Find the domain of the difference of the functions \(f(x) = \sqrt{x}\) and \(g(x) = \frac{1}{x-2}\)
Answer
The intersection of \([0, +\infty)\) and \((-\infty, 2) \cup (2, +\infty)\) is \([0, 2) \cup (2, +\infty)\).
Step 1 :The domain of a function is the set of all possible input values (typically, the set of x-values) which will produce a valid output from a particular function. We need to consider where both functions are defined.
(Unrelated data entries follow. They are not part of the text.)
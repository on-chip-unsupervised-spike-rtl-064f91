// Histogram memory: DEPTH words of CNT_W bits (64 x 16 by default).
//
// A plain single-port RAM with a registered read: when rd is high the word at
// addr appears on rd_data after the next rising edge and is held until the next
// read. A write stores wr_data at addr on the rising edge. A read and a write of
// the same address in one cycle return the old word. The size is the one the original
// design gives; the single clock edge and the read-before-write
// order are this implementation's choice.
module distr_mem #(
  parameter int unsigned DEPTH = spks_pkg::DEPTH,
  parameter int unsigned CNT_W = spks_pkg::CNT_W,
  localparam int unsigned AW   = $clog2(DEPTH)
) (
  input  logic             clk,
  input  logic             rd,
  input  logic             wr,
  input  logic [AW-1:0]    addr,
  input  logic [CNT_W-1:0] wr_data,
  output logic [CNT_W-1:0] rd_data
);

  logic [CNT_W-1:0] mem [DEPTH];

  always_ff @(posedge clk) begin
    if (rd) rd_data <= mem[addr];
    if (wr) mem[addr] <= wr_data;
  end

endmodule
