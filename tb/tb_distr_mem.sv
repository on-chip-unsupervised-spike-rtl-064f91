// Self-checking testbench of distr_mem: random reads and writes against an
// array model, including the registered-read latency and read-before-write.
module tb_distr_mem;
  localparam int DEPTH = 64, W = 16;
  logic clk = 0, rd = 0, wr = 0;
  logic [5:0] addr = '0;
  logic [W-1:0] wdata = '0, rdata;
  int checks = 0, failures = 0;
  int unsigned model [DEPTH];

  distr_mem dut (.clk, .rd, .wr, .addr, .wr_data(wdata), .rd_data(rdata));

  always #5 clk = ~clk;
  initial begin repeat (20000) @(posedge clk); failures++;
    $display("TB_RESULT checks=%0d failures=%0d", checks, failures); $finish; end

  task automatic check(input int unsigned exp, input string what);
    checks++;
    if (rdata !== W'(exp)) begin failures++; $display("FAIL %s: got %h exp %h", what, rdata, exp); end
  endtask

  initial begin
    // fill
    for (int i = 0; i < DEPTH; i++) begin
      model[i] = $urandom_range(0, 65535);
      @(negedge clk); wr = 1; rd = 0; addr = 6'(i); wdata = W'(model[i]);
    end
    @(negedge clk); wr = 0;
    // read back
    for (int i = 0; i < DEPTH; i++) begin
      @(negedge clk); rd = 1; addr = 6'(i);
      @(negedge clk); rd = 0; check(model[i], "readback");
    end
    // read holds when rd is low
    @(negedge clk); check(model[DEPTH-1], "hold");
    // random mix, read and write same address returns old value
    for (int n = 0; n < 2000; n++) begin
      int a, v; bit w;
      a = $urandom_range(0, DEPTH-1); v = $urandom_range(0, 65535); w = $urandom_range(0, 1);
      @(negedge clk); rd = 1; wr = w; addr = 6'(a); wdata = W'(v);
      @(negedge clk); rd = 0; wr = 0;
      check(model[a], "mixed");
      if (w) model[a] = v;
    end
    $display("TB_RESULT checks=%0d failures=%0d", checks, failures);
    $finish;
  end
endmodule
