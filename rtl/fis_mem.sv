// Informative-sample mask: a DEPTH-bit shift register with two read ports.
//
// During the Laplace traversal one bit per histogram bin is shifted in at the
// top (push/in), bin 0 first; after DEPTH pushes bit i belongs to bin i. The two
// asynchronous DEPTH:1 read multiplexers look up the peak and hyperpolarisation
// feature of the current spike, and infm is high only when both fall in an
// informative bin. The mask is cleared by reset. Structure (shift register,
// 64:1 muxes, AND of the two lookups) follows the original design.
module fis_mem #(
  parameter int unsigned DEPTH = spks_pkg::DEPTH,
  localparam int unsigned AW   = $clog2(DEPTH)
) (
  input  logic          clk,
  input  logic          reset,
  input  logic          push,
  input  logic          in,
  input  logic [AW-1:0] addr_p,   // peak feature
  input  logic [AW-1:0] addr_h,   // hyperpolarisation feature
  output logic          infm,
  output logic [DEPTH-1:0] mask
);

  always_ff @(posedge clk) begin
    if (reset)     mask <= '0;
    else if (push) mask <= {in, mask[DEPTH-1:1]};
  end

  assign infm = mask[addr_p] & mask[addr_h];

endmodule
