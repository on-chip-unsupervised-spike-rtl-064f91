// Self-checking testbench of fis_mem: shifts random masks in and checks the
// stored bits and the two-port informative lookup.
module tb_fis_mem;
  logic clk = 0, reset = 1, push = 0, in = 0;
  logic [5:0] ap = '0, ah = '0;
  logic infm;
  logic [63:0] mask;
  bit ref_m [64];
  int checks = 0, failures = 0;

  fis_mem dut (.clk, .reset, .push, .in, .addr_p(ap), .addr_h(ah), .infm, .mask);

  always #5 clk = ~clk;
  initial begin repeat (100000) @(posedge clk); failures++;
    $display("TB_RESULT checks=%0d failures=%0d", checks, failures); $finish; end

  initial begin
    @(negedge clk); @(negedge clk); reset = 0;
    checks++; if (mask !== '0) begin failures++; $display("FAIL reset"); end
    for (int r = 0; r < 20; r++) begin
      for (int i = 0; i < 64; i++) begin
        ref_m[i] = ($urandom_range(0, 99) < 40);
        @(negedge clk); push = 1; in = ref_m[i];
      end
      @(negedge clk); push = 0; in = ~in;
      @(negedge clk);   // no push: must hold
      for (int i = 0; i < 64; i++) begin
        checks++; if (mask[i] !== ref_m[i]) begin failures++; $display("FAIL bit %0d", i); end
      end
      for (int n = 0; n < 200; n++) begin
        automatic int p = $urandom_range(0, 63), h = $urandom_range(0, 63);
        ap = 6'(p); ah = 6'(h); #1;
        checks++;
        if (infm !== (ref_m[p] & ref_m[h])) begin failures++; $display("FAIL infm %0d %0d", p, h); end
      end
    end
    $display("TB_RESULT checks=%0d failures=%0d", checks, failures);
    $finish;
  end
endmodule
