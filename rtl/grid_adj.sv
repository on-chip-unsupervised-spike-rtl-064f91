// ATTR: proximity of a spike's grid cell to one cluster's grid cell.
//
// Per axis the two 3-bit region indexes are subtracted; an axis is "near" when
// the difference is 0 (match) or +-1 (adjacent). The cluster is a candidate
// (is_near high) only when both axes are near; its distance is then the number of
// adjacent axes (0, 1 or 2), and hit is high for an exact match on both axes.
// Cells further away are simply not candidates, which keeps the distance at two
// bits. Combinational. The subtract/add/match structure and the restriction to
// adjacent cells follow the original design.
module grid_adj
  import spks_pkg::*;
(
  input  grid_t       a,        // spike's grid cell
  input  grid_t       b,        // cluster's grid cell
  output logic        hit,
  output logic        is_near,
  output logic [1:0]  gdist
);

  function automatic logic [1:0] axis(input logic [IDX_W-1:0] x, input logic [IDX_W-1:0] y);
    // returns {is_near, adjacent}
    logic [IDX_W:0] d;
    d = {1'b0, x} - {1'b0, y};
    if (d == '0)                              return 2'b10;
    if (d == (IDX_W+1)'(1) || d == '1)        return 2'b11;
    return 2'b00;
  endfunction

  logic [1:0] ap, ah;

  always_comb begin
    ap   = axis(a.p, b.p);
    ah   = axis(a.h, b.h);
    is_near = ap[1] & ah[1];
    hit  = is_near & ~ap[0] & ~ah[0];
    gdist = is_near ? 2'(ap[0]) + 2'(ah[0]) : 2'd0;
  end

endmodule
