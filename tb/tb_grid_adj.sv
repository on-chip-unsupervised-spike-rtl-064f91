// Self-checking testbench of grid_adj: all 4096 pairs of grid cells against
// the reference distance rule.
module tb_grid_adj;
  import tb_ref_pkg::*;
  import spks_pkg::*;
  grid_t a, b;
  logic hit, nr;
  logic [1:0] d;
  int checks = 0, failures = 0;

  grid_adj dut (.a, .b, .hit, .is_near(nr), .gdist(d));

  initial begin #1000000; failures++;
    $display("TB_RESULT checks=%0d failures=%0d", checks, failures); $finish; end

  initial begin
    for (int x = 0; x < 64; x++)
      for (int y = 0; y < 64; y++) begin
        int e;
        a = grid_t'(x); b = grid_t'(y); #1;
        e = grid_dist(x >> 3, x & 7, y >> 3, y & 7);
        checks++;
        if (nr !== (e >= 0) || hit !== (e == 0) || (e >= 0 && d !== 2'(e))) begin
          failures++; $display("FAIL %0d %0d: near %b hit %b d %0d exp %0d", x, y, nr, hit, d, e);
        end
      end
    $display("TB_RESULT checks=%0d failures=%0d", checks, failures);
    $finish;
  end
endmodule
Step 2 :The function \(f(x) = \sqrt{x}\) is defined for all \(x \geq 0\). Therefore, the domain of \(f(x)\) is \([0, +\infty)\).
Step 3 :The function \(g(x) = \frac{1}{x-2}\) is defined for all \(x \neq 2\). Therefore, the domain of \(g(x)\) is \((-\infty, 2) \cup (2, +\infty)\).
Step 4 :When we find the difference of the functions \(f(x) - g(x)\), the domain will be the intersection of the domains of \(f(x)\) and \(g(x)\).
Step 5 :The intersection of \([0, +\infty)\) and \((-\infty, 2) \cup (2, +\infty)\) is \([0, 2) \cup (2, +\infty)\).